History of Psychoanalysis Timeline


A folding ten-panel timeline depicting the major thinkers, theories, publications, and events in the history of psychoanalytic theory.





The timeline opens out into ten panels. Each panel depicts one decade, and each entry is categorized under one of seven major schools of thought: Freud and Freudians; Jung and Jungians; the British School, including Kleinians and Independents; the French, including Lacan and Lacanians; Adler, Rank, Social and Cultural Theorists; the Budapest School; and the International Psychoanalytic Association Congresses and Presidents.

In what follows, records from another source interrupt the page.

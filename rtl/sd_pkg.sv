// sd_pkg: types and constants shared by the blocks of the sigma-delta DPWM
// controller.
//
// The windowed A/D delivers an error that takes only the nine values -4..+4;
// err_t holds it as a 4-bit two's-complement number. The controller runs in
// one of two modes: steady state (undersampled, full sigma-delta resolution)
// or dynamic (sampled every switching period, sigma-delta loop bypassed).
// The error limits that select the mode follow the description of the
// controller; the 4-bit encoding is this design's choice.
package sd_pkg;

  // Error word from the windowed A/D: -E_LIMIT..+E_LIMIT.
  typedef logic signed [3:0] err_t;

  localparam int E_LIMIT = 4;  // window of the A/D: nine levels
  localparam int E_SS    = 2;  // |e| <= E_SS keeps steady state, |e| > E_SS enters dynamic mode

  typedef enum logic {
    MODE_SS = 1'b0,  // steady state: sample every DIV-th switching period
    MODE_DY = 1'b1   // dynamic: sample every switching period, bypass the sigma-delta loop
  } mode_e;

  // Magnitude of an error word.
  function automatic int err_abs(err_t e);
    int v;
    v = int'(e);
    return (v < 0) ? -v : v;
  endfunction

endpackage
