// dead_time: turns the pulse-width modulated signal c into the two gate
// drives C (high-side switch) and C_n (low-side switch) with a dead time in
// which both are off.
//
// The last DT samples of c are kept in a shift register. C is high while c
// and all DT samples are high, C_n while c and all samples are low. Each
// switch therefore turns on only after c has been steady for DT cycles,
// which is at least DT cycles after the other switch turned off, even for
// pulses or gaps shorter than DT (those are swallowed). The structure and DT are this
// design's choice: the controller only calls for a dead-time circuit that
// outputs C and its complement.
//
// Timing: C and C_n are combinational from c and the delay register; with
// c coming from a register they are glitch-free decodes of register outputs.
module dead_time #(
  parameter int unsigned DT = 1  // dead time in fast-clock cycles, >= 1
) (
  input  logic clk,
  input  logic rst_n,
  input  logic c,      // pulse-width modulated signal
  output logic c_hs,   // C: high-side gate drive
  output logic c_ls    // C_n: low-side gate drive
);

  logic [DT-1:0] dly_q;

  always_ff @(posedge clk or negedge rst_n) begin
    if (!rst_n) dly_q <= '0;
    else        dly_q <= DT'({dly_q, c});
  end

  assign c_hs = c & (&dly_q);
  assign c_ls = ~c & ~(|dly_q);

  assert property (@(posedge clk) disable iff (!rst_n) !(c_hs && c_ls))
    else $error("dead_time: both switches on");

endmodule
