// tb_dead_time: self-checking testbench of the dead-time circuit.
//
// Two instances (dead time of 1 and of 3 clock cycles) receive a random
// pulse train. A reference history of c predicts C (c and its last DT
// samples all high) and C_n (all low). The testbench also checks that the two
// drives are never on together, and that every turn-on of either switch
// comes at least DT cycles after the other switch turned off, and exactly
// DT cycles after it in the common case.
`timescale 1ns/1ps
module tb_dead_time;
  int checks = 0, failures = 0;
  logic clk = 0, rst_n = 0;
  always #5 clk = ~clk;

  logic c = 0;
  logic hs1, ls1, hs3, ls3;
  dead_time dut1 (.clk, .rst_n, .c, .c_hs(hs1), .c_ls(ls1));
  dead_time #(.DT(3)) dut3 (.clk, .rst_n, .c, .c_hs(hs3), .c_ls(ls3));

  task automatic check(bit ok, string what);
    checks++;
    if (!ok) begin failures++; $display("FAIL: %s", what); end
  endtask

  bit hist[8];          // hist[k] = c sampled k+1 rising edges ago
  int off3 = 0;         // cycles both drives of dut3 have been off
  int gaps = 0;
  bit p_hs3 = 0, p_ls3 = 1;
  bit last_hs = 0;      // the switch that was on last was the high-side one

  always @(posedge clk) if (rst_n) begin
    check(hs1 == (c && hist[0]) && ls1 == (!c && !hist[0]), "DT=1 drives");
    check(hs3 == (c && hist[0] && hist[1] && hist[2]) &&
          ls3 == (!c && !hist[0] && !hist[1] && !hist[2]), "DT=3 drives");
    check(!(hs1 && ls1) && !(hs3 && ls3), "both switches on");
    // a hand-over from one switch to the other waits at least DT cycles,
    // exactly DT when c itself stayed put in between
    if ((hs3 && !p_hs3 && !last_hs) || (ls3 && !p_ls3 && last_hs)) begin
      check(off3 >= 3, $sformatf("dead time %0d cycles", off3));
      if (off3 == 3) gaps++;
    end
    if (hs3) last_hs = 1;
    if (ls3) last_hs = 0;
    off3 = (!hs3 && !ls3) ? off3 + 1 : 0;
    p_hs3 = hs3; p_ls3 = ls3;
    for (int k = 7; k > 0; k--) hist[k] = hist[k-1];
    hist[0] = c;
  end

  initial begin
    foreach (hist[k]) hist[k] = 0;
    repeat (3) @(negedge clk);
    #2 rst_n = 1;
    repeat (10) @(negedge clk);
    repeat (5000) begin
      @(negedge clk);
      // pulses and gaps of random length, some shorter than the dead time
      if ($urandom % 6 == 0) c = ~c;
    end
    check(gaps > 100, $sformatf("turn-on events %0d", gaps));
    $display("TB_RESULT checks=%0d failures=%0d", checks, failures);
    $finish;
  end

  initial begin
    repeat (100000) @(posedge clk);
    failures++;
    $display("FAIL: watchdog");
    $display("TB_RESULT checks=%0d failures=%0d", checks, failures);
    $finish;
  end
endmodule
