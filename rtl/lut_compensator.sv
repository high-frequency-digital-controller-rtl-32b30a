// lut_compensator: look-up-table PID compensator with two control laws.
//
// Because the windowed A/D error takes only nine values, every product of a
// PID coefficient and an error is read from a nine-entry table instead of
// being computed by a multiplier. The compensator is the incremental
// (velocity) form of a PID controller:
//   u[n] = u[n-1] + A(e[n]) + B(e[n-1]) + C(e[n-2])
// where A(e) = KA*e, B(e) = KB*e, C(e) = KC*e are table look-ups. There is one
// set of tables per mode; the mode input selects the control law used at each
// sample. Both laws update the same accumulator, so changing mode is bumpless.
//
// Outputs: d_ss is u rounded down to D_BITS (the high-resolution command for
// steady state); d_dy is u rounded to the nearest LR_BITS value (the
// low-resolution command for dynamic mode). u carries G_BITS guard bits
// below the DPWM LSB and saturates to the duty range 0 .. 1 - 2^-D_BITS.
//
// The PID form, the shared accumulator, the rounding and all coefficient
// values are this design's choices: only the table-based compensator, its two
// outputs and the mode-dependent control law are prescribed. The default
// coefficients regulate a 2 MHz, 8 V to 3.3 V buck converter with
// L = 4.7 uH, C = 47 uF (30 mOhm ESR) and 20 mV of output voltage per error
// step (the converter model of the closed-loop testbench). In PID terms, in
// DPWM LSBs per error step: steady state Kp = 2, Ki = 1, Kd = 12; dynamic
// Kp = 2, Ki = 0.125, Kd = 16 (KA = 16*(Kp+Ki+Kd), KB = -16*(Kp+2*Kd),
// KC = 16*Kd). They were chosen for robust settling from any initial state
// over 4..10 V input and 0.1..1 A load.
//
// Timing: the tables and the accumulator are updated at the clock edge where
// sample_en (clk1) is high; outputs are registered.
module lut_compensator
  import sd_pkg::*;
#(
  parameter int unsigned D_BITS  = 10,
  parameter int unsigned LR_BITS = 4,
  parameter int unsigned G_BITS  = 4,    // guard bits below the DPWM LSB
  // Coefficients in units of 2^-G_BITS DPWM LSBs per error step.
  parameter int KA_SS = 240,
  parameter int KB_SS = -416,
  parameter int KC_SS = 192,
  parameter int KA_DY = 290,
  parameter int KB_DY = -544,
  parameter int KC_DY = 256,
  parameter int unsigned D_INIT = 0      // initial duty command, D_BITS LSBs
) (
  input  logic               clk,
  input  logic               rst_n,
  input  logic               sample_en,  // clk1 strobe
  input  mode_e              mode,
  input  err_t               e,
  output logic [D_BITS-1:0]  d_ss,       // high-resolution command
  output logic [LR_BITS-1:0] d_dy        // low-resolution command
);

  localparam int unsigned UW    = D_BITS + G_BITS;           // accumulator magnitude bits
  localparam int unsigned SW    = UW + 8;                    // signed working width
  localparam int          U_MAX = (1 << UW) - 1;
  localparam int unsigned SHIFT_LR = D_BITS - LR_BITS + G_BITS;

  typedef int lut_t [9];

  function automatic lut_t make_lut(int k);
    lut_t t;
    for (int i = 0; i < 9; i++) t[i] = k * (i - E_LIMIT);
    return t;
  endfunction

  // Tables indexed by e + 4.
  localparam lut_t LUT_A_SS = make_lut(KA_SS);
  localparam lut_t LUT_B_SS = make_lut(KB_SS);
  localparam lut_t LUT_C_SS = make_lut(KC_SS);
  localparam lut_t LUT_A_DY = make_lut(KA_DY);
  localparam lut_t LUT_B_DY = make_lut(KB_DY);
  localparam lut_t LUT_C_DY = make_lut(KC_DY);

  err_t  e1_q, e2_q;                 // e[n-1], e[n-2]
  logic [UW-1:0] u_q;                // accumulator u[n-1]
  logic signed [SW-1:0] u_sum;
  logic [UW-1:0] u_next;
  logic [3:0] i0, i1, i2;            // table addresses
  logic signed [SW-1:0] a_v, b_v, c_v;

  function automatic logic [3:0] addr(err_t v);
    err_t s;
    s = (v > 4'sd4) ? 4'sd4 : (v < -4'sd4) ? -4'sd4 : v;
    return 4'(s + 4'sd4);
  endfunction

  always_comb begin
    i0 = addr(e);
    i1 = addr(e1_q);
    i2 = addr(e2_q);
    if (mode == MODE_DY) begin
      a_v = SW'(LUT_A_DY[i0]); b_v = SW'(LUT_B_DY[i1]); c_v = SW'(LUT_C_DY[i2]);
    end else begin
      a_v = SW'(LUT_A_SS[i0]); b_v = SW'(LUT_B_SS[i1]); c_v = SW'(LUT_C_SS[i2]);
    end
    u_sum = $signed({8'b0, u_q}) + a_v + b_v + c_v;
    if (u_sum < 0)                 u_next = '0;
    else if (u_sum > SW'(U_MAX))   u_next = UW'(U_MAX);
    else                           u_next = u_sum[UW-1:0];
  end

  always_ff @(posedge clk or negedge rst_n) begin
    if (!rst_n) begin
      u_q  <= UW'(D_INIT << G_BITS);
      e1_q <= '0;
      e2_q <= '0;
    end else if (sample_en) begin
      u_q  <= u_next;
      e1_q <= e;
      e2_q <= e1_q;
    end
  end

  // Outputs: truncation for the high-resolution word, rounding (with
  // saturation) for the low-resolution word.
  logic [UW:0] u_rnd;
  always_comb begin
    d_ss  = u_q[UW-1 -: D_BITS];
    u_rnd = {1'b0, u_q} + (UW+1)'(1 << (SHIFT_LR - 1));
    d_dy  = u_rnd[UW] ? '1 : u_rnd[UW-1 -: LR_BITS];
  end

endmodule
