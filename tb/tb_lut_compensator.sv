// tb_lut_compensator: self-checking testbench of the look-up-table PID
// compensator.
//
// An independent reference computes the incremental PID law
//   u[n] = sat(u[n-1] + KA*e[n] + KB*e[n-1] + KC*e[n-2])
// with the coefficient set of the current mode, using multiplications
// instead of tables, and derives both outputs (truncated high-resolution
// word, rounded and saturated low-resolution word). Errors, modes and sample
// strobes are random; long runs of a full-scale error drive u into both
// saturation limits, which are counted.
`timescale 1ns/1ps
module tb_lut_compensator;
  import sd_pkg::*;

  int checks = 0, failures = 0;
  logic clk = 0, rst_n = 0;
  always #5 clk = ~clk;

  logic sample_en = 0;
  mode_e mode = MODE_SS;
  err_t e = '0;
  logic [9:0] d_ss;
  logic [3:0] d_dy;

  lut_compensator dut (.clk, .rst_n, .sample_en, .mode, .e, .d_ss, .d_dy);

  localparam int KSS[3] = '{240, -416, 192};
  localparam int KDY[3] = '{290, -544, 256};
  localparam int UMAX = (1 << 14) - 1;

  task automatic check(bit ok, string what);
    checks++;
    if (!ok) begin failures++; $display("FAIL: %s", what); end
  endtask

  int u = 0, e1 = 0, e2 = 0;
  int sat_hi = 0, sat_lo = 0, dy_updates = 0;

  function automatic int exp_dy(int uu);
    int r = (uu + 512) / 1024;
    return (r > 15) ? 15 : r;
  endfunction

  always @(posedge clk) if (rst_n) begin
    // outputs reflect the state before this edge
    check(int'(d_ss) == u / 16, $sformatf("d_ss %0d exp %0d", d_ss, u / 16));
    check(int'(d_dy) == exp_dy(u), $sformatf("d_dy %0d exp %0d", d_dy, exp_dy(u)));
    if (sample_en) begin
      int s;
      if (mode == MODE_DY) begin
        s = u + KDY[0] * int'(e) + KDY[1] * e1 + KDY[2] * e2;
        dy_updates++;
      end else begin
        s = u + KSS[0] * int'(e) + KSS[1] * e1 + KSS[2] * e2;
      end
      if (s > UMAX) begin s = UMAX; sat_hi++; end
      if (s < 0) begin s = 0; sat_lo++; end
      u = s; e2 = e1; e1 = int'(e);
    end
  end

  initial begin
    int bias;
    repeat (3) @(negedge clk);
    #2 rst_n = 1;
    for (int blk = 0; blk < 60; blk++) begin
      // some blocks hold a full-scale error long enough to saturate u
      bias = (blk % 6 == 1) ? 4 : (blk % 6 == 4) ? -4 : 0;
      repeat ((bias != 0) ? 1500 : 300) begin
        @(negedge clk);
        #2;
        e = (bias != 0) ? err_t'(bias) : err_t'(int'($urandom % 9) - 4);
        sample_en = ($urandom % 3 == 0);
        if ($urandom % 20 == 0) mode = (mode == MODE_SS) ? MODE_DY : MODE_SS;
      end
    end
    check(sat_hi > 0, $sformatf("upper limit reached %0d times", sat_hi));
    check(sat_lo > 0, $sformatf("lower limit reached %0d times", sat_lo));
    check(dy_updates > 100, "dynamic law used");
    $display("TB_RESULT checks=%0d failures=%0d", checks, failures);
    $finish;
  end

  initial begin
    repeat (100000) @(posedge clk);
    failures++;
    $display("FAIL: watchdog");
    $display("TB_RESULT checks=%0d failures=%0d", checks, failures);
    $finish;
  end
endmodule
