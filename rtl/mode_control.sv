// mode_control: hysteretic mode logic and clock divider of the dual-sampling
// compensator.
//
// The error e from the windowed A/D is watched continuously. As soon as |e|
// exceeds E_SS (2) the controller is in dynamic mode: the mode output rises
// in the same cycle, combinationally from e, so that the sigma-delta bypass
// acts without waiting for a sample. The mode is left when, at a sample
// instant, |e| has dropped below E_SS; an error of exactly E_SS keeps the
// current mode (the hysteresis band).
//
// The divider produces the system sampling strobe clk1 as a clock enable,
// one fast-clock cycle wide and aligned with period_tick: every DIV-th
// switching period in steady state (DIV = 6), every switching period in
// dynamic mode. Entering dynamic mode restarts the divide-by-DIV count.
// Using a clock enable instead of a divided clock, and judging the exit at
// sample instants, are this design's choices.
module mode_control
  import sd_pkg::*;
#(
  parameter int unsigned DIV = 6  // steady-state undersampling ratio
) (
  input  logic  clk,
  input  logic  rst_n,
  input  logic  period_tick,  // one cycle per switching period
  input  err_t  e,            // error from the windowed A/D
  output mode_e mode,         // MODE_DY while the error is large
  output logic  sample_en     // clk1: compensator sample strobe
);

  localparam int unsigned CW = (DIV > 1) ? $clog2(DIV) : 1;

  logic          dy_q;       // registered dynamic-mode flag
  logic          big_err;    // |e| > E_SS
  logic          small_err;  // |e| < E_SS
  logic [CW-1:0] cnt_q;

  always_comb begin
    big_err   = err_abs(e) > E_SS;
    small_err = err_abs(e) < E_SS;
    mode      = (dy_q || big_err) ? MODE_DY : MODE_SS;
    sample_en = period_tick && ((mode == MODE_DY) || (cnt_q == CW'(DIV - 1)));
  end

  always_ff @(posedge clk or negedge rst_n) begin
    if (!rst_n) begin
      dy_q  <= 1'b0;
      cnt_q <= '0;
    end else begin
      if (big_err)                          dy_q <= 1'b1;
      else if (sample_en && small_err)      dy_q <= 1'b0;

      if (mode == MODE_DY)                  cnt_q <= '0;
      else if (period_tick)                 cnt_q <= (cnt_q == CW'(DIV - 1)) ? '0 : cnt_q + 1'b1;
    end
  end

endmodule
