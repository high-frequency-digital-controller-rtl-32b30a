// tb_mode_control: self-checking testbench of the hysteretic mode logic and
// clock divider.
//
// Switching periods of 5 clock cycles are simulated while the error steps
// through chosen and random sequences. An independent reference decides,
// every cycle, the expected mode (enter at once when |e| > 2; leave at a
// sample instant when |e| < 2; |e| = 2 holds) and the expected strobe
// (every 6th period in steady state, every period in dynamic mode). The
// testbench also counts steady-state strobe spacing (6 periods) and
// dynamic-mode spacing (1 period).
`timescale 1ns/1ps
module tb_mode_control;
  import sd_pkg::*;

  int checks = 0, failures = 0;
  logic clk = 0, rst_n = 0, tick = 0;
  always #5 clk = ~clk;
  err_t e = '0;
  mode_e mode;
  logic sample_en;

  mode_control dut (.clk, .rst_n, .period_tick(tick), .e, .mode, .sample_en);

  task automatic check(bit ok, string what);
    checks++;
    if (!ok) begin failures++; $display("FAIL: %s", what); end
  endtask

  // reference state
  bit ref_dy = 0;
  int ref_cnt = 0;   // ticks since last steady-state sample
  int ph = 0;
  int last_sample_tick = -1, ntick = 0;
  int ss_gaps6 = 0, dy_gaps1 = 0, entries = 0;
  bit prev_mode = 0;

  function automatic int mag(err_t v); return (v < 0) ? -int'(v) : int'(v); endfunction

  // Checked at the rising edge, where the design samples its inputs.
  always @(posedge clk) if (rst_n) begin
    bit exp_mode, exp_s;
    exp_mode = ref_dy || (mag(e) > 2);
    exp_s = tick && (exp_mode || ref_cnt == 5);
    check(mode == (exp_mode ? MODE_DY : MODE_SS), $sformatf("mode e=%0d", e));
    check(sample_en == exp_s, $sformatf("sample strobe cnt=%0d dut=%0d tick=%0d e=%0d m=%0d t=%0t", ref_cnt, dut.cnt_q, tick, e, exp_mode, $time));
    if (exp_mode && !prev_mode) entries++;
    prev_mode = exp_mode;
    if (exp_s) begin
      if (last_sample_tick >= 0) begin
        if (!exp_mode && ntick - last_sample_tick == 6) ss_gaps6++;
        if (exp_mode && ntick - last_sample_tick == 1) dy_gaps1++;
      end
      last_sample_tick = ntick;
    end
    // update reference
    if (mag(e) > 2) ref_dy = 1;
    else if (exp_s && mag(e) < 2) ref_dy = 0;
    if (exp_mode) ref_cnt = 0;
    else if (tick) ref_cnt = (ref_cnt == 5) ? 0 : ref_cnt + 1;
    if (tick) ntick++;
  end

  // Period tick: one cycle in five, changed away from the rising edge.
  always @(negedge clk) if (rst_n) begin
    ph = (ph + 1) % 5;
    tick = (ph == 4);
  end

  initial begin
    repeat (3) @(negedge clk);
    #2 rst_n = 1;
    // steady state with small errors
    repeat (300) begin @(negedge clk); #2 e = err_t'(int'($urandom % 5) - 2); end
    // a large error for a few cycles, then |e| = 2 (holds), then small
    #2 e = 4'sd3; repeat (3) @(negedge clk);
    #2 e = -4'sd2; repeat (60) @(negedge clk);
    check(mode == MODE_DY, "|e| = 2 keeps dynamic mode");
    #2 e = 4'sd1; repeat (10) @(negedge clk);
    check(mode == MODE_SS, "|e| < 2 returns to steady state");
    // random errors over the whole range
    repeat (20000) begin
      @(negedge clk);
      #2 if ($urandom % 7 == 0) e = err_t'(int'($urandom % 9) - 4);
    end
    check(ss_gaps6 > 10, $sformatf("steady-state strobes 6 periods apart: %0d", ss_gaps6));
    check(dy_gaps1 > 10, $sformatf("dynamic strobes every period: %0d", dy_gaps1));
    check(entries > 5, $sformatf("dynamic mode entries: %0d", entries));
    $display("TB_RESULT checks=%0d failures=%0d", checks, failures);
    $finish;
  end

  initial begin
    repeat (100000) @(posedge clk);
    failures++;
    $display("FAIL: watchdog");
    $display("TB_RESULT checks=%0d failures=%0d", checks, failures);
    $finish;
  end
endmodule
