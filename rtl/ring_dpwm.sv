// ring_dpwm: low-resolution DPWM built around a ring of delay cells.
//
// A single token circulates through 2^LR_BITS delay cells; one trip round the
// ring is one switching period. The output c is set when the token enters
// cell 0 and cleared when it enters the cell selected by the duty command, so
// the duty ratio takes the 2^LR_BITS values k / 2^LR_BITS, k = 0 .. 2^LR_BITS-1.
// A multiplexer picks the tap that ends the pulse.
//
// Each delay cell is CELL_STAGES flip-flops in series; more stages per cell
// lower the switching frequency for the same fast clock. The ring is clocked
// synchronously by clk, so the flip-flop propagation delay of a free-running
// ring becomes one clock period here (this design's choice, which makes the
// block ordinary synthesizable logic).
//
// Interface and timing: duty is sampled in the cycle where period_tick is
// high (the token sits in the last flip-flop) and used for the period that
// starts at that clock edge. c is a register output that is high for exactly
// duty * CELL_STAGES fast cycles of every 2^LR_BITS * CELL_STAGES.
module ring_dpwm #(
  parameter int unsigned LR_BITS     = 4,  // resolution of the DPWM
  parameter int unsigned CELL_STAGES = 1   // flip-flops per delay cell
) (
  input  logic               clk,
  input  logic               rst_n,
  input  logic [LR_BITS-1:0] duty,         // duty command, fraction duty / 2^LR_BITS
  output logic               c,            // pulse-width modulated output
  output logic               period_tick,  // last fast cycle of the switching period
  output logic [LR_BITS-1:0] duty_q        // command in use during the current period
);

  localparam int unsigned NCELLS = 1 << LR_BITS;
  localparam int unsigned NFF    = NCELLS * CELL_STAGES;

  logic [NFF-1:0] ring_q;  // one-hot token
  logic           tap;     // token at the end of the selected cell

  // Tap multiplexer: the token is about to enter cell duty_q.
  always_comb begin
    tap = 1'b0;
    for (int unsigned k = 1; k < NCELLS; k++)
      if (duty_q == LR_BITS'(k)) tap = ring_q[k*CELL_STAGES - 1];
  end

  assign period_tick = ring_q[NFF-1];

  always_ff @(posedge clk or negedge rst_n) begin
    if (!rst_n) begin
      ring_q <= NFF'(1);
      duty_q <= '0;
      c      <= 1'b0;
    end else begin
      ring_q <= {ring_q[NFF-2:0], ring_q[NFF-1]};
      if (period_tick) begin
        duty_q <= duty;
        c      <= (duty != '0);
      end else if (tap) begin
        c <= 1'b0;
      end
    end
  end

  assert property (@(posedge clk) disable iff (!rst_n) $onehot(ring_q))
    else $error("ring_dpwm: token lost");

endmodule
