// tb_ring_dpwm: self-checking testbench of the ring-oscillator DPWM.
//
// Two instances: the default (16 cells of one flip-flop) and one with four
// flip-flops per cell. With random duty commands, the testbench follows the
// position in the period itself and checks, every cycle, that c is high
// exactly during the first duty * CELL_STAGES cycles of the period, that the
// period lasts 2^LR_BITS * CELL_STAGES cycles, and that a new command takes
// effect at the next period.
`timescale 1ns/1ps
module tb_ring_dpwm;
  int checks = 0, failures = 0;
  logic clk = 0, rst_n = 0;
  always #5 clk = ~clk;

  logic [3:0] duty_a = '0, duty_b = '0, dq_a, dq_b;
  logic c_a, c_b, t_a, t_b;

  ring_dpwm dut_a (.clk, .rst_n, .duty(duty_a), .c(c_a), .period_tick(t_a), .duty_q(dq_a));
  ring_dpwm #(.LR_BITS(4), .CELL_STAGES(4)) dut_b (
    .clk, .rst_n, .duty(duty_b), .c(c_b), .period_tick(t_b), .duty_q(dq_b));

  task automatic check(bit ok, string what);
    checks++;
    if (!ok) begin failures++; $display("FAIL: %s", what); end
  endtask

  int pa = 1, pb = 1;         // position in the period (reset holds the token at 0)
  int cur_a = 0, cur_b = 0;   // duty of the current period
  int periods_a = 0, periods_b = 0;

  initial begin
    repeat (3) @(negedge clk);
    rst_n = 1;
    repeat (20000) begin
      @(negedge clk);
      check(c_a == (pa < cur_a), $sformatf("A: c at position %0d duty %0d", pa, cur_a));
      check(c_b == (pb < cur_b * 4), $sformatf("B: c at position %0d duty %0d", pb, cur_b));
      check(t_a == (pa == 15), "A: period tick position");
      check(t_b == (pb == 63), "B: period tick position");
      if (pa == 15) begin
        duty_a = 4'($urandom);  // latched at the coming edge
        cur_a = duty_a; periods_a++;
      end
      if (pb == 63) begin
        duty_b = 4'($urandom);
        cur_b = duty_b; periods_b++;
      end
      pa = (pa + 1) % 16;
      pb = (pb + 1) % 64;
      // commands may change at any time; only the one present at the tick counts
      if ($urandom % 5 == 0 && pa != 0) duty_a = 4'($urandom);
      if ($urandom % 5 == 0 && pb != 0) duty_b = 4'($urandom);
    end
    check(periods_a == 20000 / 16, "A: number of periods");
    check(periods_b == 20000 / 64, "B: number of periods");
    $display("TB_RESULT checks=%0d failures=%0d", checks, failures);
    $finish;
  end

  initial begin
    repeat (100000) @(posedge clk);
    failures++;
    $display("FAIL: watchdog");
    $display("TB_RESULT checks=%0d failures=%0d", checks, failures);
    $finish;
  end
endmodule
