// sd_loop: the noise-shaping loop of the multi-bit sigma-delta DPWM.
//
// Each switching period the loop turns the D_BITS-wide high-resolution duty
// command d[n] into an LR_BITS-wide command d_LR[n] for the low-resolution
// DPWM. It is a first-order sigma-delta modulator built from two adders and
// one delay register:
//   d_LR[n]  = x[n] truncated to its LR_BITS most significant bits
//   e_D[n]   = d[n] - d_LR[n]            (first adder)
//   x[n+1]   = x[n] + e_D[n]             (second adder, delay register)
// The integrator (pole at z = 1) drives the average of e_D to zero, so the
// average of d_LR over a few periods approaches d. Seen from d, the loop adds
// one switching period of delay.
//
// In dynamic mode the multiplexer bypasses the loop: the low-resolution DPWM
// is fed directly with d_dy, and the integrator is cleared so the loop starts
// from zero when steady state resumes (this design's choice).
//
// The input is limited to (2^LR_BITS - 1) / 2^LR_BITS, the largest duty the
// low-resolution DPWM can produce; with that limit x stays inside D_BITS bits
// and d_LR never overflows (this design's choice).
//
// Timing: all registers use the fast DPWM clock. period_tick (one cycle per
// switching period, from the DPWM ring) advances the loop; d_lr is valid in
// the cycle of period_tick and is latched by the DPWM at that edge.
module sd_loop
  import sd_pkg::*;
#(
  parameter int unsigned D_BITS  = 10,  // effective resolution of d[n]
  parameter int unsigned LR_BITS = 4    // resolution of the low-resolution DPWM
) (
  input  logic               clk,
  input  logic               rst_n,
  input  logic               period_tick,  // last fast cycle of a switching period
  input  mode_e              mode,
  input  logic [D_BITS-1:0]  d_hr,         // high-resolution command d[n], fraction of the period
  input  logic [LR_BITS-1:0] d_dy,         // low-resolution command used in dynamic mode
  output logic [LR_BITS-1:0] d_lr          // command for the low-resolution DPWM
);

  localparam int unsigned SHIFT = D_BITS - LR_BITS;
  localparam logic [D_BITS-1:0] D_MAX = D_BITS'(((1 << LR_BITS) - 1) << SHIFT);

  logic [D_BITS-1:0]  x_q;        // delay register x[n]
  logic [D_BITS-1:0]  d_lim;      // d[n] limited to the DPWM range
  logic [LR_BITS-1:0] d_q;        // truncation of x[n]
  logic signed [D_BITS+1:0] e_d;  // e_D[n]
  logic signed [D_BITS+1:0] x_sum;

  always_comb begin
    d_lim = (d_hr > D_MAX) ? D_MAX : d_hr;
    d_q   = x_q[D_BITS-1 -: LR_BITS];
    e_d   = $signed({2'b00, d_lim}) - $signed({2'b00, d_q, {SHIFT{1'b0}}});
    x_sum = $signed({2'b00, x_q}) + e_d;
    d_lr  = (mode == MODE_DY) ? d_dy : d_q;
  end

  always_ff @(posedge clk or negedge rst_n) begin
    if (!rst_n) begin
      x_q <= '0;
    end else if (period_tick) begin
      if (mode == MODE_DY) x_q <= '0;
      else                 x_q <= x_sum[D_BITS-1:0];
    end
  end

  // With the input limit, the integrator never leaves 0 .. 2^D_BITS - 1.
  assert property (@(posedge clk) disable iff (!rst_n)
    period_tick && mode == MODE_SS |-> x_sum >= 0 && x_sum < (1 << D_BITS))
    else $error("sd_loop: integrator out of range");

endmodule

The reverse contains an introduction by the authors— Elisabeth Young-Breuhl and Christine Dunbar— an explanation of how the timeline works, and a series of short essays on major psychoanalytic works and historic events throughout each of the ten decades. This product is for those interested in learning more about psychoanalytic theory, it's ideas, and development. The timeline is sold through this website and Caversham Booksellers.


Origin of the Timeline 


Christine Dunbar and I went to the Anna Freud Centre and the Freud Museum in September of 2008, just as the world's stock markets were crashing, its banks flailing, and everyone was getting a frightening lesson on the interconnectedness of the global economy. But our purpose was not to test the solvency of the pound sterling. We were celebrating the English publication by Yale University Press of a second edition of my 1988 Anna Freud biography, and I was also to give a lecture at the British Psychoanalytical Society called "Why Psychoanalysis Has No History." For me, this was also something of a sentimental journey, as I had not returned to the Centre or the Museum since my research for the biography in the mid-1980's. I had spent many hours there reading documents and interviewing the old Anna Freudians —now almost all gone.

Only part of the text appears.